[Start of section]
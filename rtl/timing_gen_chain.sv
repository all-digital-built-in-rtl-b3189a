// timing_gen_chain -- timing generation module (TGM): a buffer chain with taps.
//
// Behavioural model, not synthesizable logic: in silicon this is a chain of
// STAGES buffers. Tap 0 is the input, tap i is the input delayed by i stage
// delays, so the timing select module can launch the test signal of the wire
// under test at t_i = i * STAGE_PS after the neighbour wires. The chain must
// span the whole duration of the crosstalk effect; the 48 x 500 ps = 24 ns
// default covers the 22 ns of switching offsets over which such a profile is
// typically plotted. Stage count and stage delay are this design's choice: in
// silicon they are not known in advance and are calibrated with the delay
// measurement module before use.
module timing_gen_chain #(
  parameter int unsigned STAGES   = 48,
  parameter int unsigned STAGE_PS = 500
) (
  input  logic            a,
  output logic [STAGES:0] taps
);
  timeunit 1ps;
  timeprecision 1ps;

  assign taps[0] = a;
  for (genvar i = 0; i < STAGES; i++) begin : g_stage
    delay_buffer #(.DELAY_PS(STAGE_PS)) u_buf (.a(taps[i]), .y(taps[i+1]));
  end
endmodule
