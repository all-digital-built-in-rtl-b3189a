// tb_timing_gen_chain -- sends one rising and one falling edge through the
// TGM and checks that tap i switches i * 500 ps after the input.
module tb_timing_gen_chain;
  timeunit 1ps;
  timeprecision 1ps;
  localparam int unsigned STAGES   = 48;
  localparam longint      STAGE_PS = 500;
  logic            a = 1'b0;
  logic [STAGES:0] taps;
  longint          t_in;
  longint          t_tap [STAGES+1];
  int checks = 0, failures = 0;

  timing_gen_chain dut (.a, .taps);

  initial begin
    #10000000;
    failures++;
    $display("TB_RESULT checks=%0d failures=%0d", checks, failures);
    $finish;
  end

  logic [STAGES:0] taps_q = '0;
  always @(taps) begin
    for (int i = 0; i <= STAGES; i++)
      if (taps[i] != taps_q[i]) t_tap[i] = $time;
    taps_q = taps;
  end

  initial begin
    #1000;
    for (int e = 0; e < 2; e++) begin
      a = !a;
      t_in = $time;
      #(STAGE_PS * (STAGES + 2));
      for (int i = 0; i <= STAGES; i++) begin
        checks++;
        if (taps[i] !== a || (t_tap[i] - t_in) != STAGE_PS * i) begin
          failures++;
          $display("FAIL tap %0d at %0d ps, expected %0d", i, t_tap[i] - t_in, STAGE_PS * i);
        end
      end
    end
    $display("TB_RESULT checks=%0d failures=%0d", checks, failures);
    $finish;
  end
endmodule
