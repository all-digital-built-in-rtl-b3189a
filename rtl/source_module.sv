// source_module -- the measuring end of the bus: test-wave launch, return
// multiplexer, delay element and digital delay measurement, plus the crosstalk
// timing chain.
//
// Delay configuration (cfg.xt_en = 0): the test wave is broadcast to the data
// inputs of all drivers of the port (the configuration enables only the ones
// under test). The receiver of wire cfg.ret_lane is selected by the return
// multiplexer (MUX) as signal B; the wave itself, through the delay element
// that balances the MUX and the far-end loop-back switches, is signal A. The
// delay measurement module then counts k, and the round trip is
// d = k * T / (2 * N_SAMPLES) for a wave of period T.
//
// Crosstalk configuration (cfg.xt_en = 1): the wave also runs through the
// timing generation module (TGM), a tap t_i is picked by the timing select
// module (TSM) and its polarity set by the polarity select module (PSM, input
// cfg.polarity = P). That signal drives the wire under test and is the
// reference A. The wires in cfg.agg_mask are driven with the wave through the
// delay match module (DMM), which balances the TSM and PSM. With cfg.cal = 1
// the return multiplexer is bypassed and B is the DMM output, so the module
// measures the TGM tap delay t_i itself (calibration; P must be 0).
//
// This follows the delay measurement and crosstalk configurations of the
// method. The placement of the delay element on the reference path in both
// configurations and the calibration bypass are this design's choices.
// Timing: as delay_meas_module; everything else is combinational.
module source_module
  import bdcm_pkg::*;
#(
  parameter int unsigned N_SAMPLES = 4096,
  parameter int unsigned DELAY_PS  = 100,
  parameter int unsigned DMM_PS    = 100,
  parameter int unsigned STAGE_PS  = 500,
  localparam int unsigned CNT_W    = $clog2(N_SAMPLES + 1)
) (
  input  logic                 clk,
  input  logic                 rst_n,
  input  logic                 wave,
  input  cfg_t                 cfg,
  input  logic                 start,
  input  logic [BUS_LANES-1:0] rcv,
  output logic [BUS_LANES-1:0] drv_x,
  output logic                 busy,
  output logic                 done,
  output logic [CNT_W-1:0]     count
);
  timeunit 1ps;
  timeprecision 1ps;

  logic [TGM_STAGES:0] taps;
  logic                timed, victim, aggressor;
  logic                ref_wave, sig_a, sig_b;

  timing_gen_chain #(.STAGES(TGM_STAGES), .STAGE_PS(STAGE_PS)) u_tgm (.a(wave), .taps);
  timing_select #(.STAGES(TGM_STAGES)) u_tsm (.taps, .sel(cfg.tap_sel), .y(timed));
  polarity_select u_psm (.a(timed), .p(cfg.polarity), .y(victim));
  delay_buffer #(.DELAY_PS(DMM_PS)) u_dmm (.a(wave), .y(aggressor));

  // Test data for every driver of the port.
  always_comb begin
    for (int i = 0; i < BUS_LANES; i++) begin
      if (!cfg.xt_en)         drv_x[i] = wave;
      else if (cfg.agg_mask[i]) drv_x[i] = aggressor;
      else                    drv_x[i] = victim;
    end
  end

  assign ref_wave = cfg.xt_en ? victim : wave;
  delay_buffer #(.DELAY_PS(DELAY_PS)) u_delay (.a(ref_wave), .y(sig_a));

  // Return multiplexer, with the calibration bypass.
  assign sig_b = (cfg.xt_en && cfg.cal) ? aggressor : rcv[cfg.ret_lane];

  delay_meas_module #(.N_SAMPLES(N_SAMPLES)) u_ddm (
    .clk, .rst_n, .sig_a, .sig_b, .start, .busy, .done, .count
  );
endmodule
[End of section]
What is expected
Filter the data above, keeping only lines that include the string "generation".

Answer space
// timing_gen_chain -- timing generation module (TGM): a buffer chain with taps.
// timing generation module (TGM), a tap t_i is picked by the timing select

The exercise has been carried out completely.